= Exercise description =
If a line in the entries below includes "design", pick it out and copy it.

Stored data
────────────────────
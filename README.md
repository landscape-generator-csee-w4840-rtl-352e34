# Landscape generator: a rotating wireframe terrain on VGA

This design draws a fractal landscape as a wireframe on a 640 x 480 VGA
monitor and turns it on command. A processor generates a 32 x 32 height map
with the diamond-square method. The hardware then does the 3-D work: it
rotates every grid point by a view angle and tilts it 60 degrees toward the
viewer. It then removes faces that point away from the viewer and rasterises
the edges of the rest with Bresenham's line method into a 320 x 240 frame
buffer. A second frame buffer is scanned out to VGA at the same time, with
every pixel doubled. The two buffers swap at the end of each displayed
frame. Everything runs on one 25 MHz clock.

The RTL is SystemVerilog (IEEE 1800-2017). It models the design of a
student FPGA project written for an Altera DE2 board with a Nios II soft
processor. The processor, its bus fabric and its software are not part of
this RTL. The hardware side of their interface is: a small register block,
on an Avalon-MM slave port brought out of the top module.

## The frame loop

`system_fsm` runs the whole system through four states, once per displayed
frame:

| state    | what happens                                                                 | leaves when |
|----------|------------------------------------------------------------------------------|-------------|
| Generate | `gen_start` is high; the CPU writes a new height map over the Avalon port     | CPU sets `gen_done` |
| Draw     | `draw_faces` draws the height map into the hidden frame buffer                | `draw_done` |
| Wait     | the display finishes the frame it is showing                                 | `frame_done` from the VGA unit; the buffers swap |
| Clear    | the buffer that is now hidden is zeroed, one pixel per clock (76 800 clocks)  | done; go to Generate if *animate* is on, else to Draw |

When animate is off, the same landscape is drawn again every frame. That is
how the view turns without generating a new landscape. A frame lasts
800 x 525 = 420 000 clocks (16.8 ms). A draw pass takes 23 000 to 58 000
clocks and a clear takes 76 800, so a new picture is ready for every frame.
Reset enters Generate with buffer 1 displayed.

## The face drawer (`draw_faces`)

This is the core of the design. One pass goes through these steps:

1. **Angle.** The pass reads sine and cosine of the current view angle `phi`
   (0..359 degrees) from two 180-entry ROMs (`trig_rom`). Angles of 180 and
   more read entry `phi-180` and negate it.
2. **Grid sort.** The pass visits the 31 x 31 faces of the height map in one
   of four orders, picked by the quadrant of `phi`. Faces far from the
   viewer come first. Face (c, r) has corners (c,r), (c+1,r), (c,r+1) and
   (c+1,r+1):

   | quadrant | first face | inner loop | outer loop |
   |----------|-----------|------------|------------|
   | 0-89     | (0, 0)    | r + 1      | c + 1      |
   | 90-179   | (0, 30)   | c + 1      | r - 1      |
   | 180-269  | (30, 30)  | r - 1      | c - 1      |
   | 270-359  | (30, 0)   | c - 1      | r + 1      |

3. **Projection.** For each face, the four corner heights are read and
   passed through `vertex_rotator`. The reads are pipelined: issue, RAM
   latency, rotator latency. The rotator uses ground position
   `gx = -96 + 6c`, `gy = -96 + 6r`, and height `z`:

       x_screen = gx cos(phi) - gy sin(phi)                                + 160
       y_screen = cos(60) (gx sin(phi) + gy cos(phi)) - z sin(60)          + 180

   Screen y points down, so height lifts a point up the screen.
4. **Backface cull.** `face_normal` forms `u = TR - TL` and `v = BL - TL`,
   then computes `normal_z = ux*vy - uy*vx`. If `normal_z < 0`, the face
   points away and is skipped (when `backface_on` is set). A flat face
   always has a positive normal. Only slopes that face away from the viewer
   are culled.
5. **Edges.** The drawer draws four edges, TL-TR, TL-BL, TR-BR and BL-BR,
   with `line_drawer` at one pixel per clock. Pixels that fall outside the
   320 x 240 frame are dropped.
6. **Colour.** Faces are numbered in drawing order and cut into six bands of
   160 faces. The bands get colour index 1, 2, 3, 1, 2, 3. Far faces and
   near faces therefore differ in colour. Each band can be switched off with
   a bit of `z_section`.
7. **Rotation.** After the last face, the angle moves one step up or down if
   a rotate key is held. It wraps between 0 and 359.

Timing of a pass: the pass starts in the clock in which `start` is seen.
From then until the clock in which `done` is high, it takes
`3 + 9*961 + sum over drawn edges of (pixels + 2)` clocks. Each face costs
4 issue clocks, 3 clocks to drain the pipeline, 1 cull clock and 1 clock to
step to the next face. `done` is decoded from the final state. The
controller holds `start` high through Draw, and `start` is already low when
the drawer is idle again.

### Number formats

Heights are signed fixed point with 36 bits: 18 integer bits and 18
fraction bits. The original design picked 36 bits to fit the FPGA's 9-bit
multipliers. Sine and cosine use 20 bits with the same 18 fraction bits, so
1.0 is `0x40000`. The tilt constants are 0.5 and 0.866 (`0x20000`,
`0x376CF`). The rotator computes every product exactly in 64 bits and
rounds down to whole pixels. Screen coordinates are 11-bit signed.

### Line unit (`line_drawer`)

The line unit uses the integer, all-octant form of Bresenham's method. The
error is `err = |dx| - |dy|`. Each clock it compares `2*err` with `-|dy|`
and with `|dx|`, and steps x, y or both. A pulse on `start` latches both end
points. `plot` is high for exactly `max(|dx|,|dy|) + 1` clocks. The pixels
run from p0 to p1 inclusive. `done` follows the last pixel by one clock.

## Memories

| memory               | size              | organisation |
|----------------------|-------------------|--------------|
| `heightmap_ram`      | 1024 x 36 bits    | word `row*32 + col`; x and y come from the address |
| `framebuffer_ram` x2 | 76 800 x 2 bits   | word `y*320 + x`; 0 = background; power-up contents zero |
| `trig_rom` x2        | 180 x 20 bits     | word `a` = sin or cos of `a` degrees, built at elaboration from `$sin`/`$cos` |

All of them read synchronously, with one clock of latency. The top writes
the hidden frame buffer and reads both at the scan position. It picks the
shown buffer with a select delayed one clock, so a swap never mixes the two
buffers within one pixel.

## CPU interface (`hmap_avalon_ctrl`)

Avalon-MM slave, 32-bit words, one clock of read latency:

| offset | name  | access | meaning |
|--------|-------|--------|---------|
| 0      | x     | R/W    | grid column of the next height |
| 1      | y     | R/W    | grid row of the next height |
| 2      | data  | R/W    | height in 18.18 fixed point; each write also writes RAM word `y*32+x` with the value zero-extended to 36 bits |
| 3      | start | R      | 1 while the controller is in Generate |
| 4      | done  | R/W    | bit 0 is `gen_done`; software writes 1 then 0 |

Software side: wait until `start` reads 1. Then write x, y and data for all
1024 points and pulse `done`. Height map writes are ignored outside the
Generate state.

## VGA output (`fb_to_vga`)

The VGA unit uses standard 640 x 480 timing at 25 MHz:

- horizontal: 96 sync, 48 back porch, 640 active and 16 front porch clocks;
- vertical: 2 sync, 33 back porch, 480 active and 10 front porch lines.

Sync is active low. The read address is `(line/2)*320 + col/2`. RAM data
returns one clock after the address. The colour is registered one clock
later, and hs, vs and `blank_n` are delayed two clocks to match.
`frame_done` pulses once per frame. `color_options` picks a colour table. In
the tables, index 0 is a background whose red value ramps with the line
count. The count starts at the first vertical sync line, so the visible
ramp runs from 35 to 514:

| color_options | index 0              | index 1        | index 2          | index 3 |
|---------------|----------------------|----------------|------------------|---------|
| 000           | (line, 0x080, 0)     | cyan           | magenta          | white   |
| 001           | (line, 0x080, 0)     | (0, max, line+200) | same as 1    | white   |
| 010           | (line, 0x080, 0)     | cyan           | cyan             | cyan    |
| 100           | black                | white          | white            | white   |
| others        | (line, 0x080, 0)     | cyan           | cyan             | white   |

## Top level and controls (`landscape_top`)

The top level takes the 50 MHz board clock and halves it; the 25 MHz clock
comes out on `vga_clk` and also clocks the Avalon port. `reset` is active
high. Controls pass through `input_debounce`: a two-flop synchroniser, then
an input must hold a new value for 500 clocks before the output follows it.

| input   | function |
|---------|----------|
| `sw[0]` | animate: a new landscape every frame |
| `sw[7:5]` | colour table |
| `key[1]` (low) | turn the view angle one degree up per frame |
| `key[2]` (low) | turn the view angle one degree down per frame |
| `ledr[3:0]` | controller state, one-hot: Generate, Draw, Wait, Clear |

Parameters: `BACKFACE_ON` (1), `Z_SECTION` (all bands on) and
`DEBOUNCE_CYCLES` (500). Lower-level parameters are listed in each file's
header; their defaults are the original design's sizes.

## Where this RTL departs from the original design

- **Rotation formula.** The original write-up gives the rotation with the
  tilt applied to the other screen axis. The form above, which its own
  hardware used, is the one implemented.
- **Cull rule.** The cull rule is: cull when `normal_z < 0`. One statement
  of the original culls at zero as well, and its hardware drew only faces
  with `normal_z > 0`.
- **Angles above 179.** These negate the table value exactly (two's
  complement), not bitwise, and the angle wraps at 359, not 360.
- **Face drawer timing.** The face drawer's `done` is a state decode. Its
  corner reads are pipelined. Off-frame pixels are dropped instead of
  wrapping into other rows.
- **Line unit.** It uses `>=`/`<=` comparisons, so every line ends exactly
  on its end point.
- **Avalon data.** The height map data comes straight from the Avalon write
  data. Chip select is required, and only the five used registers exist.
- **Debouncing.** Each input has its own debounce counter, where the
  original shared one counter between inputs.
- **Animate control.** Animate is a switch (`sw[0]`), as the original
  describes it, though its hardware read push button 0.
- **Colour bands.** Bands count faces from zero, so each band holds exactly
  160 faces. The original counted from one, which made its first band one
  face shorter.
- **Reset and power-up.** A reset input is added, and the controller starts
  in Generate, where the original started in Draw. A Clear lasts exactly
  76 800 clocks. Frame buffers power up zero, as FPGA block RAM does.
- **VGA blanking and frame_done.** `vga_blank_n` marks the active picture.
  `frame_done` is a single clock.

## Verification

Each module has a self-checking testbench in `tb/`. Each ends by printing
`TB_RESULT checks=N failures=M`.

- `tb_line_drawer`: lines in all octants and 200 random lines, compared
  pixel by pixel with a software Bresenham. The plot cycle count is checked.
- `tb_vertex_rotator`: the exact integer formula and real-valued
  trigonometry, checked over 3000 random vertices.
- `tb_draw_faces`: eight full passes over diamond-square maps. The passes
  cover all quadrants, both wrap-arounds, culling off and masked bands. Each
  pass compares all 76 800 pixels, the numbers of drawn and culled faces,
  the exact clock count and the new angle against a software renderer.
- `tb_fb_to_vga`: five whole frames, every clock checked for sync, blanking
  and colour, across five colour tables.
- `tb_landscape_top`: the whole system at default parameters, with a
  behavioural model of the CPU software on the Avalon port. After each
  buffer swap it decodes the entire VGA frame back to colour indices and
  compares it with a reference render. It also counts each mechanism:
  every state, both swap directions, both Clear exits, angle up and down,
  culling, clipping, colour-table switch and debouncing.
- The remaining tests cover the memories, the register block, the debouncer
  and the controller.

Run one test with Verilator 5, from the directory that holds `rtl/` and
`tb/`:

    verilator --binary --timing --assert -Irtl -y rtl -y tb +libext+.sv \
        rtl/lg_pkg.sv tb/tb_landscape_top.sv --top-module tb_landscape_top
    ./obj_dir/Vtb_landscape_top

The full-system test simulates five frames (about 2.5 million clocks) and
takes a few seconds.

## Not included

- The Nios II processor, its Avalon fabric and SRAM, and the C program that
  builds the landscape. The testbench contains a model of the program's bus
  traffic.
- The VGA DAC and other board parts.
────────────────────
= Answer for this exercise =
This design draws a fractal landscape as a wireframe on a 640 x 480 VGA
The RTL is SystemVerilog (IEEE 1800-2017). It models the design of a
This is the core of the design. One pass goes through these steps:
fraction bits. The original design picked 36 bits to fit the FPGA's 9-bit
header; their defaults are the original design's sizes.
## Where this RTL departs from the original design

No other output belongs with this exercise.